Greenwald had recently gained notoriety for writing in support of the whistleblowing site Wikileaks and their leaking of classified military documents aided by U.S. Army Private Bradley Manning. Greenwald's articles detailed Manning's "cruel and inhumane treatment" under military incarceration. His articles lead to a formal investigation by the U.N. high official on torture and denunciations from the human rights group Amnesty International.

As for HBGary Federal, Anonymous published the company's confidential files, some of which revealed a plot by the US Justice Department and the national Chamber of Commerce to spy on and sabotage unions and activist groups. Another document showed that HBGary Federal had Bank of America had conspired a multi-pronged effort to discredit Wikileaks before the site had a chance to release damaging internal documents from the bank.

The attack happened on February 5th 2011. By February 28th Aaron Barr resigned from HBGary Federal to "focus on taking care of my family and rebuilding my reputation."


5) The LULZ Boat Sails PBS - In May 2010, U.S. Army Private Bradley Manning was arrested under suspicion of leaking hundreds of thousands of classified State Department documents to the international whistleblower site Wikileaks. He did this by burning the files onto a CD with "Lady Gaga" written on it.

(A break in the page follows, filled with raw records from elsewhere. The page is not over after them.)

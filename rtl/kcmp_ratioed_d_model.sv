// kcmp_ratioed_d_model: BEHAVIOURAL MODEL (not synthesizable) of module D,
// the ratioed transistor threshold circuit of the k-order comparator, with its
// two-inverter output buffer.
//
// Circuit: node V_out is pulled up by a single pmos t1 whose gate is tied to
// ground (always on) and pulled down by N parallel nmos q_1..q_N, q_i gated by
// x[i]. With lambda of the q_i on, the DC level of V_out is where the pmos
// current equals lambda times one nmos current. Following the original method's own
// analysis, t1 is taken to be saturated and the conducting q_i to be in their
// linear region over the band of interest, which gives
//
//   beta_p*(VDD+VTP)^2/2 = lambda*beta_n*((VDD-VTN)*V - V^2/2)
//   V_out = (VDD-VTN) - sqrt((VDD-VTN)^2 - beta_p*(VDD+VTP)^2/(lambda*beta_n))
//
// with beta = KP*W/L. When lambda = 0, or when the q_i cannot sink the pmos
// current even in saturation (negative discriminant), V_out is taken as VDD.
// The buffer is modelled as an ideal switch at VSW, a point inside the band
// [VIL_MAX, VIH_MIN] (VSW itself is this model's choice).
//
// Sizing rule: the circuit is a correct k-order comparator when V_out >=
// VIH_MIN with K-1 transistors on and V_out <= VIL_MAX with K on. With
// f(V) = (2*(VDD-VTN)*V - V^2)/(VDD+VTP)^2 this bounds the pmos/nmos
// aspect ratio W/L = (Wp/Wn)/(Lp/Ln):
//
//   (K-1)*(KPN/KPP)*f(VIH_MIN) <= W/L <= K*(KPN/KPP)*f(VIL_MAX)
//
// WL_MIN and WL_MAX hold these bounds; an initial check warns when the
// parameters fall outside them. The window is empty above
// K_MAX = f(VIH_MIN) / (f(VIH_MIN) - f(VIL_MAX)), about 6.1 with the default
// levels. Defaults are the 1.0 um CMOS process values
// and the area-optimised 2nd-order sizing (Wn = Ln = Lp = 1 um, Wp = 4 um).
//
// Interface: x (N bits) in; lt_k = buffered output (1 = fewer than K ones
// when correctly sized); vout = DC voltage of V_out; level_ok = 1 when V_out
// is outside the forbidden band (VIL_MAX, VIH_MIN); idd = static supply
// current in amperes, zero only when no q_i conducts (identical operands),
// otherwise the load current. vout, idd and level_ok follow x in zero time;
// lt_k follows after a fixed transport delay, D0_NS when it falls and D1_NS
// when it rises. The defaults, 3.67 ns and 2.42 ns, are the circuit-simulated
// delays of the default 2nd-order, W/L = 4 area-optimised sizing; the delays
// do not follow from the sizes inside the model and must be set together
// with them. Two changes closer together than |D0_NS - D1_NS| can reach the
// output out of order; the clock period of a design using the model must
// exceed both delays. The delay value is chosen at run time from the output
// direction, so the linter cannot rule out a zero delay and says so; it is
// zero only when D0_NS or D1_NS is set to zero.
`timescale 1ns / 1ps

module kcmp_ratioed_d_model #(
  parameter int unsigned N       = kcmp_pkg::DEFAULT_N,
  parameter int unsigned K       = kcmp_pkg::DEFAULT_K,
  parameter real         WN_UM   = 1.0,
  parameter real         LN_UM   = 1.0,
  parameter real         WP_UM   = 4.0,
  parameter real         LP_UM   = 1.0,
  parameter real         VDD     = 5.0,
  parameter real         VTN     = 0.7522,
  parameter real         VTP     = -0.8433,
  parameter real         KPN     = 1.207e-4,
  parameter real         KPP     = 3.434e-5,
  parameter real         VIL_MAX = 1.9,
  parameter real         VIH_MIN = 2.5,
  parameter real         VSW     = 2.2,
  parameter real         D0_NS   = 3.67,   // output fall delay (1 -> 0)
  parameter real         D1_NS   = 2.42    // output rise delay (0 -> 1)
) (
  input  logic [N-1:0] x,
  output logic         lt_k,
  output real          vout,
  output logic         level_ok,
  output real          idd
);

  localparam real BETA_N = KPN * WN_UM / LN_UM;
  localparam real BETA_P = KPP * WP_UM / LP_UM;
  localparam real VA     = VDD - VTN;          // nmos overdrive
  localparam real VB     = VDD + VTP;          // pmos overdrive
  localparam real F_IH   = (2.0 * VA * VIH_MIN - VIH_MIN * VIH_MIN) / (VB * VB);
  localparam real F_IL   = (2.0 * VA * VIL_MAX - VIL_MAX * VIL_MAX) / (VB * VB);
  localparam real WL     = (WP_UM / WN_UM) / (LP_UM / LN_UM);
  localparam real WL_MIN = real'(K - 1) * (KPN / KPP) * F_IH;
  localparam real WL_MAX = real'(K) * (KPN / KPP) * F_IL;
  // largest order for which the W/L window is not empty
  localparam real K_MAX  = F_IH / (F_IH - F_IL);

  int unsigned lambda;
  real         disc;
  logic        lt_now;    // buffer output in the DC steady state

  always_comb begin
    lambda = 0;
    for (int unsigned i = 0; i < N; i++)
      lambda += int'(x[i]);
    if (lambda == 0) begin
      disc = 0.0;
      vout = VDD;
      idd  = 0.0;
    end else begin
      disc = VA * VA - BETA_P * VB * VB / (real'(lambda) * BETA_N);
      vout = (disc < 0.0) ? VDD : VA - $sqrt(disc);
      idd  = (disc < 0.0) ? real'(lambda) * BETA_N * VA * VA / 2.0
                          : BETA_P * VB * VB / 2.0;
    end
    lt_now   = (vout > VSW);
    level_ok = (vout >= VIH_MIN) || (vout <= VIL_MAX);
  end

  // Output delay: transport delay D0_NS for a falling and D1_NS for a
  // rising output.
  initial lt_k = lt_now;
  always @(lt_now) lt_k <= #(lt_now ? D1_NS : D0_NS) lt_now;

  initial begin
    if (real'(K) > K_MAX)
      $warning("kcmp_ratioed_d_model: K = %0d exceeds the largest feasible order %f", K, K_MAX);
    if (WL < WL_MIN || WL > WL_MAX)
      $warning("kcmp_ratioed_d_model: W/L = %f outside [%f, %f] for K = %0d", WL, WL_MIN, WL_MAX, K);
  end

endmodule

Among the files Manning leaked were a now famous video showing a U.S. helicopter strike against Iraqi civilians, another listing Wikileaks specifically as a U.S. security threat and 260,000 U.S. diplomatic cables which embarrassed ambassadors and foreign diplomats  worldwide.

During his web chats with a fellow male hacker named Adrian Lamo, Manning made several passes at Lamo and more recently, Manning's legal defense team claims that Manning had  a Facebook page under the name Breanna Manning, used to dress in women's clothes and once told a military supervisor that he struggled with gender identity disorder—all hints to Manning's possible transgender identity.

After his arrest, Manning languished in military solitary confinement 23 hours a day, denied the use of a toilet and shower and forced to sleep naked on his cell floor with repeated surprise interruptions every night.

Meanwhile, the Public Broadcasting Service’s news program Frontline published Manning's entire Facebook wall and aired a program about his Wikileaks involvement and subsequent incarceration.

Wikileaks founder Julian Assange said that Frontline's Bradley Manning episode was “hostile and misrepresents WikiLeaks’ views and tries to build an ‘espionage’ case against its founder, Julian Assange, and also the young soldier, Bradley Manning.”

Assange's comments inspired LulzSec—a group of computer hackers group that splintered from Anonymous after pulling off the HBGary Federal hack—hacked the website, published thousands of passwords, a fake news story about deceased rapper Tupac living in New Zealand, and a full screen graphic of their trademark stick-figure aristocrat (with his topcoat, wine glass, and monocle in place) and a rainbow-colored, Pop-Tart shaped cat known web-wide as Nyan Cat.